Eugenio es el penúltimo en la jerarquía familiar, solo por encima de Montoro. Y, por eso, aprovecha cualquier situación para que el burro recuerde el escalafón y sepa quién manda. Cuando Eugenio coge el carretillo lleno de alfalfa, Montoro hace como que no lo ve, disimula y mira para otro lado. Pero cuando pasa con la carga por delante, el borrico finta, recorta y mete un bocado a traición. Eugenio le increpa con un par de tortazos en la grupa y sonidos guturales, como de barco en el puerto de Bermeo. El burro acepta disciplinado la bronca de Eugenio y se da la vuelta, enfadado y altivo. Eugenio repite la operación varias veces a lo largo de la tarde, siempre asegurándose de que pasa lo suficientemente cerca de Montoro como para que el bicho pueda alcanzar la comida para, una vez metido el bocado, fingir indignación, sobreactuar enfado para que el animal no piense que es tonto y meterle dos tortazos fuertes en la grupa como castigo.

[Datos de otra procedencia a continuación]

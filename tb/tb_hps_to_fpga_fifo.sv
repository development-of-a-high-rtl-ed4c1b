// Testbench for hps_to_fpga_fifo: bridge writes of random 64-bit words,
// stream reads with random ready, checks order and the status registers
// (level, flags, overflow count when written past full).
module tb_hps_to_fpga_fifo;
  localparam int DW = 64, DL = 3, DEPTH = 1 << DL;
  logic clk = 0, rst_n = 0, avs_write = 0, csr_read = 0, m_ready = 0;
  logic [DW-1:0] avs_writedata = '0, m_data;
  logic [1:0] csr_address = '0;
  logic [31:0] csr_readdata;
  logic m_valid;
  int checks = 0, failures = 0;
  logic [DW-1:0] q[$];

  hps_to_fpga_fifo #(.DATA_W(DW), .DEPTH_LOG2(DL)) dut (.*);
  always #5 clk = ~clk;

  task automatic check(input bit ok, input string msg);
    checks++;
    if (!ok) begin failures++; $display("FAIL: %s", msg); end
  endtask
  task automatic csr(input logic [1:0] a, output logic [31:0] v);
    @(negedge clk); csr_read = 1; csr_address = a;
    @(negedge clk); csr_read = 0; v = csr_readdata;
  endtask
  task automatic wr(input logic [DW-1:0] d);
    @(negedge clk); avs_write = 1; avs_writedata = d;
    @(negedge clk); avs_write = 0;
  endtask

  always @(posedge clk) if (rst_n && m_valid && m_ready) begin
    check(q.size() > 0 && m_data == q[0], "stream order");
    if (q.size() > 0) void'(q.pop_front());
  end

  initial begin
    logic [31:0] v;
    repeat (2) @(negedge clk);
    rst_n = 1;
    csr(2'd1, v); check(v[0] && !v[1], "empty flag after reset");
    csr(2'd3, v); check(v == DEPTH, "depth register");
    for (int i = 0; i < DEPTH + 2; i++) begin
      logic [DW-1:0] d = {$urandom, $urandom};
      if (i < DEPTH) q.push_back(d);
      wr(d);
    end
    csr(2'd0, v); check(v == DEPTH, $sformatf("level %0d", v));
    csr(2'd1, v); check(v[1] && v[2], "full and overflow flags");
    csr(2'd2, v); check(v == 2, "two writes dropped");
    for (int i = 0; i < 200; i++) begin
      @(negedge clk);
      m_ready = $urandom_range(0, 1);
      if (i % 3 == 0 && i < 150) begin
        logic [DW-1:0] d = {$urandom, $urandom};
        if (q.size() < DEPTH - 1) begin q.push_back(d); avs_write = 1; avs_writedata = d; end
      end else avs_write = 0;
    end
    avs_write = 0; m_ready = 1;
    repeat (20) @(negedge clk);
    check(q.size() == 0 && !m_valid, "drained");
    $display("TB_RESULT checks=%0d failures=%0d", checks, failures);
    $finish;
  end
  initial begin
    repeat (2000) @(posedge clk);
    failures++;
    $display("watchdog expired");
    $display("TB_RESULT checks=%0d failures=%0d", checks, failures);
    $finish;
  end
endmodule
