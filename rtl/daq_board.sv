// Firmware of one DAQ board of the acquisition chain.
//
// The acquisition controller digitizes an event on each accepted trigger and
// writes its five-word packet into a dual-clock FIFO in the board clock
// `clk`; the synchronous bus interface empties the FIFO in the read clock
// `rd_clk` that the motherboard supplies. Ports are the ADC interface, the
// trigger with its event marker from the motherboard, and the per-board bus
// signals OE, REQ, DAV plus the 16 data lines. This split (controller, dual
// clock FIFO, bus interface) follows the original board firmware.
module daq_board
  import pet_daq_pkg::*;
#(
  parameter logic [3:0] DAQ_ID      = 4'd0,
  parameter int         CONV_CYCLES = 5,
  parameter int         DEPTH_LOG2  = 6
) (
  input  logic                clk,
  input  logic                rd_clk,
  input  logic                rst_n,
  input  logic                trig,
  input  logic [7:0]          event_id,
  input  logic [4:0]          cfg_c,
  output logic                adc_start,
  input  sample_t [N_ADC-1:0] adc_data,
  input  logic                oe,
  input  logic                req,
  output logic                dav,
  output logic                bus_drive,
  output word_t               bus_data,
  output logic                busy,
  output logic [31:0]         n_acq,
  output logic [31:0]         n_ignored,
  output logic [31:0]         n_dropped
);
  logic                fifo_wr_en, fifo_rd_en, wfull, rempty;
  word_t               fifo_wdata, fifo_rdata;
  logic [DEPTH_LOG2:0] wfree, rcount;

  daq_acq_ctrl #(.DAQ_ID(DAQ_ID), .CONV_CYCLES(CONV_CYCLES)) u_acq (
    .clk, .rst_n, .trig, .event_id, .cfg_c, .adc_start, .adc_data,
    .fifo_wr_en, .fifo_wdata,
    .fifo_room(wfree >= (DEPTH_LOG2+1)'(PKT_WORDS)),
    .busy, .n_acq, .n_ignored, .n_dropped);

  async_fifo #(.WIDTH(WORD_W), .DEPTH_LOG2(DEPTH_LOG2)) u_fifo (
    .wclk(clk), .wrst_n(rst_n), .wr_en(fifo_wr_en), .wdata(fifo_wdata),
    .wfull, .wfree,
    .rclk(rd_clk), .rrst_n(rst_n), .rd_en(fifo_rd_en), .rdata(fifo_rdata),
    .rempty, .rcount);

  daq_sync_tx #(.DEPTH_LOG2(DEPTH_LOG2)) u_tx (
    .rd_clk, .rst_n, .oe, .req, .dav, .bus_drive, .bus_data,
    .fifo_rdata, .fifo_rcount(rcount), .fifo_rd_en);
endmodule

Montoro sigue el juego e interpreta su papel, fingiendo que no sabe que Eugenio va a acercarse. Y repite operación: disimulo, finta, recorte y alfalfa. Acto seguido ofrece el lomo para que Eugenio pueda castigarle, no vayan a pensar el resto de hermanos que Eugenio se deja robar por un burro. Y, sobre todo, no vaya a pensarse el propio Eugenio que un burro se ríe de él y se le acabe el chollo.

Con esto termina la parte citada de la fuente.